What the task requires
In the records below, pick out all lines containing the word "address".

START Input data

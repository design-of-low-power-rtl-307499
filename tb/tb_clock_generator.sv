// tb_clock_generator: checks the reset handshake, the eight-cycle phase
// sequence of clk1/clk2/fetch (fetch changes only when clk2 rises), and
// the stop on halt.
module tb_clock_generator;
  logic clk = 0, rstreq, halt, clk1, clk2, fetch, rst, halted;
  int checks = 0, failures = 0;
  int ph;

  clock_generator dut (.*);

  always #5 clk = ~clk;

  initial begin
    repeat (2000) @(posedge clk);
    failures++;
    $display("TB_RESULT checks=%0d failures=%0d", checks, failures);
    $finish;
  end

  initial begin
    rstreq = 1; halt = 0;
    repeat (3) @(posedge clk); #1;
    checks++; if (rst !== 0 || halted !== 0) begin failures++; $display("rst not low during rstreq"); end
    rstreq = 0;
    @(posedge clk); #1;
    checks++; if (rst !== 1) begin failures++; $display("rst not released"); end
    // first cycle with rst high is phase 0: clk1=clk2=fetch=1
    for (int c = 0; c < 64; c++) begin
      logic [2:0] p;
      logic last_clk2, last_fetch;
      p = 3'(c);
      checks++;
      if ({~fetch, ~clk2, ~clk1} !== p) begin
        failures++; $display("cycle %0d: fetch/clk2/clk1 = %b%b%b, phase expected %0d", c, fetch, clk2, clk1, p);
      end
      last_clk2 = clk2; last_fetch = fetch;
      @(posedge clk); #1;
      if (fetch !== last_fetch) begin
        checks++;
        if (!(clk2 && !last_clk2)) begin failures++; $display("fetch changed without clk2 rising"); end
      end
    end
    // halt request in phase 3 is ignored, in phase 7 stops the sequence
    while ({~fetch, ~clk2, ~clk1} != 3'd3) @(posedge clk);
    #1; halt = 1; @(posedge clk); #1; halt = 0;
    checks++; if (halted) begin failures++; $display("halted outside phase 7"); end
    while ({~fetch, ~clk2, ~clk1} != 3'd7) begin @(posedge clk); #1; end
    halt = 1; @(posedge clk); #1; halt = 0;
    repeat (10) begin
      checks++;
      if (!halted || {~fetch, ~clk2, ~clk1} !== 3'd7) begin failures++; $display("not frozen after halt"); end
      @(posedge clk); #1;
    end
    rstreq = 1; @(posedge clk); #1;
    rstreq = 0; @(posedge clk); #1;
    checks++; if (halted || {~fetch, ~clk2, ~clk1} !== 3'd0 || !rst) begin failures++; $display("restart failed"); end
    $display("TB_RESULT checks=%0d failures=%0d", checks, failures);
    $finish;
  end
endmodule
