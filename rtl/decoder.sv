// decoder: control unit of the processor.
//
// Combinational. The phase of the instruction is read from the three phase
// signals of the clock generator, phase = {~fetch, ~clk2, ~clk1}, and the
// control outputs are set per phase and opcode exactly as the processor's
// control table lists them:
//
//   phase          pclk   ldac  ldpc  mwr  mrd  ldir
//   address setup   0      0     0    0    0    0
//   instr. fetch    0      0     0    0    1    0
//   instr. load     0      0     0    0    1    1
//   idle            0      0     0    0    1    1
//   address setup   1      0     0    0    0    0
//   operand fetch   mrd for ADD/AND/XOR/LOAD
//   ALU operation   pclk for SKIP with zr, ldac+mrd for ADD/AND/XOR/LOAD,
//                   ldpc for JUMP
//   store result    pclk+ldpc for JUMP, mwr for STORE, pclk for SKIP with
//                   zr, ldac+mrd for ADD/AND/XOR/LOAD
//
// pclk (the table's INC_PC) is read by the program counter as a clock: a
// high run counts once. aclk, the ALU strobe, is high in the ALU-operation
// phase for every opcode. halt is high in the four execute phases of a HALT
// instruction; the clock generator stops on it. aclk's phase is taken from
// the description; halt and the zr input for the SKIP condition are this
// design's reading. All outputs are low while rst (active low) is low.
module decoder (
  input  risc8_pkg::opcode_e opcode,
  input  logic               clk1,
  input  logic               clk2,
  input  logic               fetch,
  input  logic               rst,
  input  logic               zr,
  output logic               aclk,
  output logic               ldac,
  output logic               ldir,
  output logic               ldpc,
  output logic               mrd,
  output logic               mwr,
  output logic               pclk,
  output logic               halt
);
  import risc8_pkg::*;

  phase_e phase;
  logic   alu_op, skip;

  assign phase  = phase_e'({~fetch, ~clk2, ~clk1});
  assign alu_op = is_alu_op(opcode);
  assign skip   = (opcode == OP_SKZ) && zr;

  always_comb begin
    {aclk, ldac, ldir, ldpc, mrd, mwr, pclk, halt} = '0;
    if (rst) begin
      unique case (phase)
        PH_INST_ADDR:  ;
        PH_INST_FETCH: mrd = 1'b1;
        PH_INST_LOAD,
        PH_IDLE: begin
          mrd  = 1'b1;
          ldir = 1'b1;
        end
        PH_OP_ADDR:  pclk = 1'b1;
        PH_OP_FETCH: mrd  = alu_op;
        PH_ALU_OP: begin
          aclk = 1'b1;
          pclk = skip;
          ldac = alu_op;
          mrd  = alu_op;
          ldpc = (opcode == OP_JMP);
        end
        PH_STORE: begin
          pclk = skip || (opcode == OP_JMP);
          ldpc = (opcode == OP_JMP);
          mwr  = (opcode == OP_STO);
          ldac = alu_op;
          mrd  = alu_op;
        end
        default: ;
      endcase
      if (phase inside {PH_OP_ADDR, PH_OP_FETCH, PH_ALU_OP, PH_STORE})
        halt = (opcode == OP_HLT);
    end
  end

endmodule
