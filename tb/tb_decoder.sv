// tb_decoder: checks every phase x opcode x zero-flag combination against
// the control table typed in here row by row.
module tb_decoder;
  import risc8_pkg::*;
  opcode_e opcode;
  logic clk1, clk2, fetch, rst, zr;
  logic aclk, ldac, ldir, ldpc, mrd, mwr, pclk, halt;
  int checks = 0, failures = 0;

  decoder dut (.*);

  initial begin
    #100000;
    failures++;
    $display("TB_RESULT checks=%0d failures=%0d", checks, failures);
    $finish;
  end

  // expected {pclk, ldac, ldpc, mwr, mrd, ldir}
  function automatic logic [5:0] table_row(int ph, int op, bit z);
    bit aluop = (op >= 2 && op <= 5);
    bit skz   = (op == 1) && z;
    case (ph)
      0: return 6'b000000;
      1: return 6'b000010;
      2: return 6'b000011;
      3: return 6'b000011;
      4: return 6'b100000;
      5: return aluop ? 6'b000010 : 6'b000000;
      6: if (skz) return 6'b100000;
         else if (aluop) return 6'b010010;
         else if (op == 7) return 6'b001000;
         else return 6'b000000;
      7: if (op == 7) return 6'b101000;
         else if (op == 6) return 6'b000100;
         else if (skz) return 6'b100000;
         else if (aluop) return 6'b010010;
         else return 6'b000000;
      default: return 6'b000000;
    endcase
  endfunction

  initial begin
    for (int r = 0; r < 2; r++)
      for (int ph = 0; ph < 8; ph++)
        for (int op = 0; op < 8; op++)
          for (int z = 0; z < 2; z++) begin
            logic [5:0] exp_v;
            rst = 1'(r); zr = 1'(z); opcode = opcode_e'(3'(op));
            {fetch, clk2, clk1} = ~3'(ph);
            #1;
            exp_v = r ? table_row(ph, op, 1'(z)) : 6'b0;
            checks++;
            if ({pclk, ldac, ldpc, mwr, mrd, ldir} !== exp_v) begin
              failures++;
              $display("rst=%0d phase=%0d op=%0d zr=%0d: got %b expected %b", r, ph, op, z,
                       {pclk, ldac, ldpc, mwr, mrd, ldir}, exp_v);
            end
            checks++;
            if (aclk !== (r == 1 && ph == 6)) begin failures++; $display("aclk wrong at phase %0d", ph); end
            checks++;
            if (halt !== (r == 1 && ph >= 4 && op == 0)) begin failures++; $display("halt wrong at phase %0d op %0d", ph, op); end
          end
    $display("TB_RESULT checks=%0d failures=%0d", checks, failures);
    $finish;
  end
endmodule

END Input data

Reply
//   address setup   0      0     0    0    0    0
//   address setup   1      0     0    0    0    0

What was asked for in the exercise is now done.